DATASET EXCERPTS:
=== Begin Enclosure ===

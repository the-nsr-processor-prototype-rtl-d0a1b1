// tb_nsr_arbiter: self-checking test of the token arbiter.
// Two clients request at random; each keeps its request (and address)
// until acknowledged. Checks: every acknowledged read returns the word at
// that client's address; writes land in memory; when both sides keep
// requesting, memory cycles alternate between them (a side that was
// waiting when the other was served is served next); only one side is
// acknowledged at a time.
module tb_nsr_arbiter;
  import nsr_pkg::*;
  logic clk = 0, rst_n = 0;
  logic if_req, if_ack, mem_req, mem_we, mem_ack, sram_req, sram_we, sram_ack, token_at_mem;
  word_t if_addr, if_rdata, mem_addr, mem_wdata, mem_rdata, sram_addr, sram_wdata, sram_rdata;
  int checks = 0, failures = 0;

  nsr_arbiter dut (.*);
  nsr_sram_model #(.LATENCY(2)) u_sram (
    .clk, .req(sram_req), .we(sram_we), .addr(sram_addr), .wdata(sram_wdata),
    .ack(sram_ack), .rdata(sram_rdata));
  always #5 clk = ~clk;

  task automatic check(input logic cond, input string msg);
    checks++;
    if (!cond) begin failures++; $display("FAIL: %s", msg); end
  endtask

  logic if_en = 0, mem_en = 0;
  initial begin if_req = 0; mem_req = 0; mem_we = 0; if_addr = 0; mem_addr = 0; mem_wdata = 0; end
  int   last_side = -1, n_if = 0, n_mem = 0, alt_bad = 0, both_busy = 0;

  // Clients: raise a request when enabled and hold it until acknowledged.
  // A side that was requesting when the other side was served must be
  // served next.
  logic if_waiting_at_mem_ack = 0, mem_waiting_at_if_ack = 0;
  always @(posedge clk) begin
    if (rst_n) begin
      if (if_ack) begin
        check(if_rdata == u_sram.mem[if_addr], "fetch read data");
        if (last_side == 0 && mem_waiting_at_if_ack) alt_bad++;
        mem_waiting_at_if_ack = mem_req;
        last_side = 0; n_if++;
      end
      if (mem_ack) begin
        if (!mem_we) check(mem_rdata == u_sram.mem[mem_addr], "data read data");
        if (last_side == 1 && if_waiting_at_mem_ack) alt_bad++;
        if_waiting_at_mem_ack = if_req;
        last_side = 1; n_mem++;
      end
      if (mem_req && if_req) both_busy++;
      check(!(if_ack && mem_ack), "one acknowledge at a time");
    end
    // a new request may follow an acknowledge back to back
    if ((if_ack || !if_req) && if_en && ($urandom % 4 != 0)) begin
      if_req <= 1; if_addr <= 16'h0100 + 16'($urandom % 64);
    end else if (if_ack) if_req <= 0;
    if ((mem_ack || !mem_req) && mem_en && ($urandom % 4 != 0)) begin
      mem_req <= 1; mem_we <= 1'($urandom); mem_addr <= 16'h0200 + 16'($urandom % 64);
      mem_wdata <= word_t'($urandom);
    end else if (mem_ack) mem_req <= 0;
  end

  initial begin
    for (int i = 0; i < 64; i++) begin
      u_sram.mem[16'h0100 + i] = 16'h1000 + 16'(i);
      u_sram.mem[16'h0200 + i] = 16'h2000 + 16'(i);
    end
    repeat (2) @(posedge clk);
    rst_n = 1;
    // fetch side alone, requesting continuously
    if_en = 1;
    repeat (200) @(posedge clk);
    if_en = 0;
    repeat (10) @(posedge clk);
    check(n_if > 0 && n_mem == 0, "fetch alone is served");
    // both sides
    mem_en = 1; if_en = 1;
    repeat (3000) @(posedge clk);
    if_en = 0; mem_en = 0;
    repeat (20) @(posedge clk);
    check(!if_req && !mem_req, "every request acknowledged");
    check(n_mem > 100, "memory side served");
    check(both_busy > 100, "contention happened");
    check(alt_bad == 0, $sformatf("strict alternation under contention (%0d violations)", alt_bad));
    $display("TB_RESULT checks=%0d failures=%0d", checks, failures);
    $finish;
  end

  // write data check: compare each write with memory one cycle later
  always @(posedge clk) if (rst_n && sram_ack && sram_we) begin
    automatic word_t a = sram_addr, d = sram_wdata;
    @(posedge clk);
    check(u_sram.mem[a] == d, "write landed");
  end

  initial begin
    repeat (20000) @(posedge clk);
    failures++;
    $display("watchdog expired");
    $display("TB_RESULT checks=%0d failures=%0d", checks, failures);
    $finish;
  end
endmodule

=== End Enclosure ===

WHAT NEEDS TO BE DONE:
Only lines holding the word "served" belong in the answer; copy all of them from the records.

SOLUTION TO THIS PROBLEM:
// waiting when the other was served is served next); only one side is
  // A side that was requesting when the other side was served must be
  // served next.
    check(n_if > 0 && n_mem == 0, "fetch alone is served");
    check(n_mem > 100, "memory side served");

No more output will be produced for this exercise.